The child had been handed over to Dyer at Bristol Temple Meads station on March 5. But when Dyer got home to Reading that evening, all she had with her was a brown paper parcel two feet long. She hid it in the house, until, after three weeks, the smell became unbearable. Then she was seen leaving the house with the parcel, saying she was going to the pawnshop. In fact, she threw in the bundle in the river. But it did not sink, as the barge discovered. The river was now dragged. Three tiny bodies were found, then the carpetbag with Doris and Harry inside, her last victims. The next day, Evelina Marmon, whose name had cropped up in Dyer's correspondence, was brought to Reading and identified her daughter on the mortuary slab. It had been a mere 11 days since she had entrusted her child to "Mrs. Harding". "She was in perfect health when I sent her away," was all the distraught woman could mutter.

Dyer was hanged at Negate Prison after a trial in which her plea of insanity was rejected. Her daughter gave graphic evidence that ensured her conviction (while going unpunished herself for reasons still not clear). The jury was out for just four-and-a-half minutes before condemning her. The details of what she had done caused a scandal. Stricter adoption laws gave local authorities the power to police baby farms and stamp out abuse. Personal ads of newspapers were to be scrutinized. But baby trafficking did not stop. Two years after Dyer's execution, railway workers inspecting carriages shunted into a siding at Newton Abbot from the Plymouth express found a parcel tied up with string.

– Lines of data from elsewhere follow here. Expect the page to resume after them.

// Self-checking testbench for nr4sd_mult, both variants.
// At N = 8 every pair (a, b) is multiplied, with b encoded by the reference
// encoder, and compared with a*b; the products shown in the published
// simulation traces (for example -127 * 77 = -9779 and -117 * -125 = 14625,
// -3 * 2 = -6 and -5 * -3 = 15) are checked on their own as well. At N = 16
// random pairs check that the parameterised widths and the correction term
// scale.
module tb_nr4sd_mult;
  import nr4sd_pkg::*;
  import nr4sd_ref_pkg::*;
  logic [7:0]  a8;
  logic [8:0]  be8_m, be8_p;
  logic [15:0] p8_m, p8_p;
  logic [15:0] a16;
  logic [16:0] be16_m, be16_p;
  logic [31:0] p16_m, p16_p;
  logic        clk = 1'b0;
  int checks = 0, failures = 0;

  nr4sd_mult dut8_m (.a(a8), .b_enc(be8_m), .p(p8_m));
  nr4sd_mult #(.N(8), .VARIANT(NR4SD_PLUS)) dut8_p (.a(a8), .b_enc(be8_p), .p(p8_p));
  nr4sd_mult #(.N(16), .VARIANT(NR4SD_MINUS)) dut16_m (.a(a16), .b_enc(be16_m), .p(p16_m));
  nr4sd_mult #(.N(16), .VARIANT(NR4SD_PLUS))  dut16_p (.a(a16), .b_enc(be16_p), .p(p16_p));

  always #5 clk = ~clk;

  initial begin
    repeat (200000) @(posedge clk);
    failures++;
    $display("TB_RESULT checks=%0d failures=%0d", checks, failures);
    $finish;
  end

  task automatic run8(input int av, input int bv);
    a8    = 8'(av);
    be8_m = encode(64'(bv), 8, NR4SD_MINUS)[8:0];
    be8_p = encode(64'(bv), 8, NR4SD_PLUS)[8:0];
    #1;
    checks += 2;
    if (int'($signed(p8_m)) != av * bv) begin
      failures++;
      $display("FAIL N=8 NR4SD- %0d * %0d = %0d", av, bv, $signed(p8_m));
    end
    if (int'($signed(p8_p)) != av * bv) begin
      failures++;
      $display("FAIL N=8 NR4SD+ %0d * %0d = %0d", av, bv, $signed(p8_p));
    end
  endtask

  initial begin
    int vec_a [13] = '{-3, -5, -128, -121, -73, -127, -79, -113, -125, 3, -125, -117, -126};
    int vec_b [13] = '{ 2, -3,    3,   31, 127,   77,   5,    3,   51, -77, -77, -125,  3};
    int av, bv;
    longint x, y;
    for (int i = 0; i < 13; i++) run8(vec_a[i], vec_b[i]);
    for (int ai = -128; ai < 128; ai++) begin
      for (int bi = -128; bi < 128; bi++) run8(ai, bi);
      @(posedge clk);
    end
    for (int it = 0; it < 20000; it++) begin
      x = longint'($signed(16'($urandom)));
      y = (it == 0) ? -32768 : longint'($signed(16'($urandom)));
      if (it == 1) x = -32768;
      a16    = 16'(x);
      be16_m = encode(64'(y), 16, NR4SD_MINUS)[16:0];
      be16_p = encode(64'(y), 16, NR4SD_PLUS)[16:0];
      #1;
      checks += 2;
      if (longint'($signed(p16_m)) != x * y) begin
        failures++;
        $display("FAIL N=16 NR4SD- %0d * %0d = %0d", x, y, $signed(p16_m));
      end
      if (longint'($signed(p16_p)) != x * y) begin
        failures++;
        $display("FAIL N=16 NR4SD+ %0d * %0d = %0d", x, y, $signed(p16_p));
      end
      if (it % 100 == 0) @(posedge clk);
    end
    $display("TB_RESULT checks=%0d failures=%0d", checks, failures);
    $finish;
  end
endmodule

Inside was a three-week-old girl, cold and wet but just alive. She was the daughter of a widow, Jane Hill, and had been given to a woman named Mrs. Stewart for £12. "The little one would have a good home and a parent's love and care," Mrs. Stewart had written. Then she had picked up the baby at Plymouth - and dumped her on the next train. Who was "Mrs. Stewart"? None other, it was thought, than Polly, Amelia Dyer's daughter. The evil lived on.

***


We look into our past to find hints to our future, but the past is alight with folly and maltreatment, is what we are looking for, and is our future?  Should we try to understand the intentions of man, and then apply our knowledge thus gained, to situations in the future so that the past shall not repeat nor rise again?  You decide – bird.